Angela Davis. A history of civil disobedience

Retrat d'Angela Davis © CCCB, Miquel Taverna, 2017

Angela Davis embodies the revolutionary fascination and the nostalgia for remote struggles. She has an innate ability to translate complex thoughts into slogans for the public at large and a magnetism that, far from waning over the years, has catapulted her into the limbo of revolutionaries, a place where there are hardly any women.

This year, at the height of the pandemic in the United States and in the midst of protests over the murder of African-American George Floyd, the Juneteenth – an unofficial celebration of the end of slavery in the United States – took on the appearance of resistance. In the Californian city of Oakland, it was commemorated with marches in solidarity with the Black Lives Matter movement and its fight against racial violence.

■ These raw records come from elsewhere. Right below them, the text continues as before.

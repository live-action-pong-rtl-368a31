// Testbench for vram_display: the testbench scans the screen positions like
// the display timing and plays a frame memory with two clocks of read
// latency whose word at address a is a known function of a. On odd hcount it
// presents an unrelated address to the memory (the camera's write slot), as
// the top does. Checks that the pixel shown at hcount k of line y is the
// stored pixel of column k + 4 of line y (FORECAST = 8 minus the 4-clock read
// path), from the correct half of the word, across several lines including
// the wrap from the end of one line into the next.
`include "tb_check.svh"
module tb_vram_display;
  import pong_pkg::*;
  int checks = 0, failures = 0;
  logic clk = 0, rst = 1;
  always #5 clk = !clk;
  hcount_t hcount;
  vcount_t vcount;
  logic [17:0] vr_pixel;
  logic [18:0] vram_addr;
  logic [35:0] vram_read_data;

  vram_display dut (.*);

  initial begin
    repeat (100000) @(posedge clk);
    failures++;
    `TB_FINISH
  end

  function automatic logic [35:0] word(input logic [18:0] a);
    return {a[17:0] ^ 18'h2A5A5, a[17:0]};
  endfunction

  // stored pixel of (column, line)
  function automatic logic [17:0] pix(input int col, input int line);
    logic [35:0] w;
    w = word({10'(line), 9'(col >> 1)});
    return (col % 2 == 0) ? w[35:18] : w[17:0];
  endfunction

  logic [18:0] mem_addr;
  logic [35:0] d1;
  assign mem_addr = hcount[0] ? 19'($urandom) : vram_addr;
  always_ff @(posedge clk) begin
    d1 <= word(mem_addr);
    vram_read_data <= d1;
  end

  always_ff @(posedge clk) begin
    if (rst) begin
      hcount <= '0;
      vcount <= 10'd100;
    end else if (hcount == hcount_t'(H_TOTAL - 1)) begin
      hcount <= '0;
      vcount <= vcount + 1'b1;
    end else begin
      hcount <= hcount + 1'b1;
    end
  end

  initial begin
    repeat (3) @(posedge clk);
    rst = 0;
    repeat (20) @(posedge clk);
    while (vcount < 104) begin
      @(negedge clk);
      if (hcount < 1020 && !(vcount == 100 && hcount < 20)) begin
        `CHECK(vr_pixel == pix(hcount + 4, vcount),
               $sformatf("(%0d,%0d): %h expected %h", hcount, vcount, vr_pixel, pix(hcount + 4, vcount)))
      end
    end
    `TB_FINISH
  end
endmodule
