# Adaptive decay for value predictors

A value predictor (VP) guesses an instruction's result from its past results. That lets
dependent instructions issue before the result is known. Its tables sit next to the core,
are read almost every cycle and run hot, so they leak. Much of that leakage is wasted:
an untagged, direct-mapped VP entry serves one instruction for a while (its *live time*).
It then sits unused (its *dead time*) until another instruction that maps to the same
entry takes it over. This RTL switches such entries off with per-entry power gating
(gated-VDD). It decides *when* to switch them off with **Adaptive Value Prediction Decay
(AVPD)**:

* Each entry has a 2-bit local timer, driven by one global counter. An entry that has
  not been touched for one *decay interval* has its data cells switched off.
* The decay interval is one global, power-of-two value, and it adapts at run time. VP
  tables have no tags, so there is no way to measure how many mispredictions a too-early
  shut-off caused. AVPD measures this instead: after switching an entry's data off, it
  keeps that entry's local counter powered for one more *average live time* (about 400
  cycles). If the entry is looked up again in that window, the decay was premature.
  The fraction of decayed entries that come back (the *re-activation ratio*) moves the
  interval. Above an increasing threshold the interval is doubled. Below a decreasing
  threshold it is halved.

Losing a VP entry early is cheap: the next lookup just finds no prediction, which is what
a real change of owner would also have caused. A shut-off cache line, by contrast, always
costs a refill. This is why the interval can be pushed down to a few hundred cycles.

The design contains three such predictors side by side: a stride predictor (STP), a
finite-context-method predictor (FCM) and a differential FCM predictor (DFCM). Each has
its own decay unit, set to the threshold pair that suits it.

## Entry states

Every first-level (PC-indexed) entry is in one of three states:

| state | data cells | local counter | leaves when | to |
|---|---|---|---|---|
| enabled | on | on | a global tick finds the local counter saturated | partially disabled |
| partially disabled | off (contents lost) | on | the entry is looked up | enabled (counted as a *re-enable*) |
| | | | the live-time window closes first | disabled |
| disabled | off | off | the entry is looked up | enabled (not counted) |

A lookup always resets the entry's local counter. The counter is a 2-bit saturating
Gray-code counter (00→01→11→10). It advances on each overflow of the global counter (a
*tick*), and only while the counter is powered. Its "overflow" is a tick that arrives
while it already reads 10. The global counter wraps every *interval/4* cycles. An entry
therefore loses its data between 3/4 and 1 decay interval after its last lookup:
specifically, on the fourth tick after that lookup. Only one local-counter bit toggles
per step, and the counters are touched only once per global period. Both choices keep
the timers' own dynamic power small.

While data is off, the predictor holds the entry's contents at zero, including its valid
bit. A lookup of an off entry returns no prediction and turns the entry back on, empty.
The next write-back then trains it again. Write-backs to an entry whose data is off are
dropped. Write-backs do not count as accesses; only lookups keep an entry alive.

## How the interval adapts

`avpd_global_ctrl` holds the interval as `di_log2` and three counters:

* the **global decay counter**. It wraps after `2^(di_log2-2)` cycles and pulses `tick`.
* the **partially-disabled entries counter**. Each tick resets it and loads it with the
  number of entries that decayed at that tick. Decays happen only at ticks, so this is
  always one tick's batch. Many entries can decay in the same cycle, which is why
  `avpd_decay_array` counts them with a full population count.
* the **re-enabled entries counter**. Each tick resets it. It counts lookups that hit a
  partially disabled entry.

`LIVE_TIME` cycles after a tick (or at the next tick, if the global period is shorter),
the controller pulses `expire` once. In that cycle:

1. It compares `reen / pdis` with the thresholds, without a divider:
   `reen*100 >= INC_TH*pdis` doubles the interval, otherwise `reen*100 <= DEC_TH*pdis`
   halves it. The interval is bounded by `2^DI_LOG2_MIN` and `2^DI_LOG2_MAX`. If no entry
   decayed, there is nothing to judge and the interval stays.
2. Every entry still partially disabled becomes disabled. This is what turns off its
   local counter as well.

So each decayed entry gets one live time (or one global period, if that is shorter) to
prove that the decay was premature. The new interval takes effect at the next wrap of the
global counter. Because re-enables and decays are counted over the same window,
`reen <= pdis` always holds. An assertion in `avpd_decay_unit` checks this.

The thresholds set how eager the scheme is. With 0/100, the interval shrinks only when no
decayed entry came back, and grows only when all of them did (conservative). With 50/50,
it moves at almost every evaluation. The defaults are the pairs that worked best for each
predictor: 70/100 for FCM and DFCM, which tolerate short intervals, and 40/60 for STP,
whose accuracy suffers more from early decay. Both tests are inclusive, so that 0% and
100% can fire at all. If both tests hold at once, the interval grows.

## The three predictors

All three are direct-mapped and untagged. They are indexed by `pc[IDX_W+1:2]` and carry
64-bit values. Each is fully pipelined: a lookup in cycle *t* gives `pred_valid` /
`pred_value` in cycle *t+LATENCY* (5). A prediction is made only if the entry is powered
and has been trained (its valid bit is set).

* **`stp_predictor`**: each entry holds `{last, stride, valid}`. It predicts
  `last + stride`. A write-back sets `stride = result - last` and `last = result`.
* **`fcm_predictor`**: the first level holds a `HIST_W`-bit context hash per instruction.
  The second level (`2^HIST_W` values) holds the value that last followed each context.
  It predicts `L2[ctx]`. A write-back stores the result in `L2[ctx]` and moves the
  context on: `ctx' = (ctx << HSHIFT) ^ fold(result)`, where `fold` XORs the `HIST_W`-bit
  slices of the value.
* **`dfcm_predictor`**: the same two-level scheme applied to strides. The first level
  holds `{last, ctx, valid}` and the second level holds strides. It predicts
  `last + L2[ctx]`.

Only the PC-indexed first level is decayed. The second level of FCM/DFCM is shared by all
instructions through the hash, so it has no per-instruction generations. It stays
powered.

## Top level: `avpd_vp_top`

The top has one slot per predictor (`VP_STP`=0, `VP_FCM`=1, `VP_DFCM`=2 in `avpd_pkg`).
Its ports are arrays indexed by slot:

| port | dir | meaning |
|---|---|---|
| `lk_valid[s]`, `lk_pc[s]` | in | lookup (one per cycle per slot) |
| `pred_valid[s]`, `pred_value[s]` | out | prediction, `LATENCY` cycles after the lookup |
| `upd_valid[s]`, `upd_pc[s]`, `upd_value[s]` | in | write-back of the committed result |
| `data_on[s][i]`, `lc_on[s][i]` | out | power enables of entry *i*'s data cells and local counter, meant to drive its gated-VDD sleep transistors |
| `data_on_num[s]`, `lc_on_num[s]` | out | how many entries have data / counter powered: the leakage the table still has |
| `di_log2[s]` | out | current decay interval, log2 cycles |
| `ev_tick`, `ev_expire`, `ev_di_up`, `ev_di_down`, `ev_pdis_num`, `ev_reen_num` | out | event pulses and counts, for monitoring |

Reset (`rst_n`) is asynchronous and active low. It leaves every entry disabled and empty,
with the interval at `2^DI_LOG2_INIT`.

Module hierarchy:

```
avpd_vp_top
├── avpd_decay_unit ×3          (one per predictor, own thresholds)
│   ├── avpd_global_ctrl         global counter, event counters, adaptation
│   └── avpd_decay_array         N_ENTRIES × avpd_entry (+ popcounts)
│       └── avpd_entry           three-state controller
│           └── avpd_local_counter   2-bit Gray counter
├── stp_predictor
├── fcm_predictor
└── dfcm_predictor
avpd_pkg                         state enum, Gray codes, widths, fold()
```

## Parameters

| parameter | default | origin |
|---|---|---|
| `LIVE_TIME` | 400 | measured average live time of VP entries |
| `DI_LOG2_MIN` | 8 (256 cycles) | lower limit of the interval in the published evaluation |
| `DI_LOG2_MAX` | 18 (262144 cycles) | this design's choice (longest interval evaluated for the static scheme) |
| `DI_LOG2_INIT` | 9 (512 cycles) | this design's choice (the best fixed interval) |
| `STP_DEC_TH`/`STP_INC_TH` | 40/60 | best published pair for STP |
| `FCM_*`, `DFCM_*` | 70/100 | best published pair for FCM and DFCM |
| `LATENCY` | 5 | VP access latency used in the evaluation |
| `N_ENTRIES` | 1024 | this design's choice |
| `HIST_W`, `HSHIFT` | 10, 2 | this design's choice |

Sizes, counting the per-entry 2-bit counters, at these defaults:

| predictor | size | composition |
|---|---|---|
| FCM | about 9.6 KB | 1024×11 + 1024×64 bits |
| STP | 16.4 KB | 1024×129 bits |
| DFCM | 17.6 KB | 1024×75 + 1024×64 bits |

The published evaluation covers roughly 2.3 KB to 87 KB per predictor. Its entry formats
are not known, so other sizes are reached by changing `N_ENTRIES` and `HIST_W`.

## Interpretations and departures

These points are this design's reading, where the published description is silent or
loose:

* **Global period = interval/4.** The 2-bit local counter needs four ticks to overflow.
* **Counting windows.** Both event counters are reset by the global overflow. The ratio
  is evaluated one live time after it. "Not accessed within the average live time" is
  implemented with that same global `expire` pulse rather than a per-entry timer, which
  keeps the per-entry hardware at the 2-bit counter plus the 2-bit state.
* **Inclusive thresholds, increase wins ties, and no change when nothing decayed.**
* **Decay applies to the PC-indexed level only.** Only lookups count as accesses.
* **One lookup and one write-back per cycle per predictor.** A wide core would need more
  ports, and then `reen_num` would become a population count too.
* **No confidence estimation in the predictors.** Hash functions, index bits, the entry
  format and the behaviour of fresh entries are this design's choices.
* The gated-VDD sleep transistors are not modelled. Their effect is represented by the
  `data_on`/`lc_on` enables, and by forcing a switched-off entry's contents to zero.

## Simulation

Every block has a self-checking testbench in `tb/`. Each ends by printing
`TB_RESULT checks=N failures=M`:

| testbench | what it checks |
|---|---|
| `tb_avpd_local_counter` | Gray sequence, saturation and overflow against a reference count |
| `tb_avpd_entry` | every transition and event pulse against a reference model; all four transitions must occur |
| `tb_avpd_decay_array` | 16 entries, random ticks/expiries/lookups against a per-entry model |
| `tb_avpd_global_ctrl` | tick/expire timing, interval up/down, counters, against a cycle model; reaches both interval limits |
| `tb_avpd_decay_unit` | whole mechanism against a reference model, plus the decay latency (between 3 and 4 global periods) |
| `tb_stp_predictor`, `tb_fcm_predictor`, `tb_dfcm_predictor` | every prediction against a table model, exact 5-cycle latency, behaviour of powered-off entries, accuracy on learnable sequences |
| `tb_avpd_vp_top` | end-to-end at reduced size: a synthetic program (hot loop, sweep, mix) drives all three slots; checks gating, latency, re-power, counts and interval steps; every mechanism must occur |
| `tb_avpd_vp_top_full` | the same program at the top's default parameters |

Compile and run one with plain Verilator, for example:

```
verilator --binary --timing --assert -Irtl -Itb rtl/avpd_pkg.sv tb/tb_avpd_vp_top.sv \
          --top-module tb_avpd_vp_top -o sim
./obj_dir/sim
```

The unit and reduced-size testbenches build and run in well under a minute each. With
every parameter at its default, `tb_avpd_vp_top_full` instantiates 3 × 1024 decayed
entries. Verilator then takes a few minutes to build it (use `-j`), and the run takes
about 1.5 minutes for its 45,000 cycles. The testbenches use only `$urandom`, and they
assume a two-state simulator with all state reset. The end-to-end test also prints, per predictor, how many lookups found their entry
powered and the mean fraction of powered entries. That fraction is the quantity that
leakage savings are computed from.

## Limits

* This is the control and storage logic only. Leakage energy itself, and the
  performance cost of early decay, need a power/performance model around it.
* The programs used in the tests are synthetic. No benchmark traces are included.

The day is encapsulated in a snapshot loaded with revolutionary symbolism: Angela Yvonne Davis, standing in the back of a semi-convertible, with her fist raised, a gesture known as the Black Power salute as a sign of solidarity and support for the demands. The image swept across the world like wildfire.

Angela Davis embodies the revolutionary fascination and the nostalgia for remote struggles. She has an innate ability to translate complex thoughts into slogans for the general public and a magnetism that, far from waning over the years, has catapulted her into the limbo of revolutionaries, a place where there are hardly any women. When the world thinks of her, it still sees the insurgent woman with afro hair, involved in the Black Panther Party and forever ready to lead the masses into the struggle. But her charismatic path goes beyond subversive symbolism and is part of the time-honoured American tradition of civil disobedience.

Today she is a professor emerita at the University of California (Santa Cruz) and one of the most influential activists and intellectuals in the United States. And although her activity has always centred on the progressive and politicised black community, as a Marxist thinker she believes that the black struggle must be linked to the working-class struggle, ever accompanied by cooperation and political solidarity between peoples and nations. For this reason, she embraces multiple causes, from the anti-racist struggle, feminisms and the abolition of the industrial-prison system to LGTBIQ struggles and the fight for the freedom of the Palestinian people.

Between iconography and myth

This year Time magazine recognised her as one of the 100 most influential people of 2020 on account of her social activism. And although she abandoned her natural hair years ago, The New York Times considers Angela Davis’ afro hairstyle one of the biggest influences on 20th-century trends. Unsurprisingly, on her release from prison, at just 30 years old, the writer and literary editor of Random House, Toni Morrison, commissioned her autobiography, Angela Davis: An Autobiography (1974).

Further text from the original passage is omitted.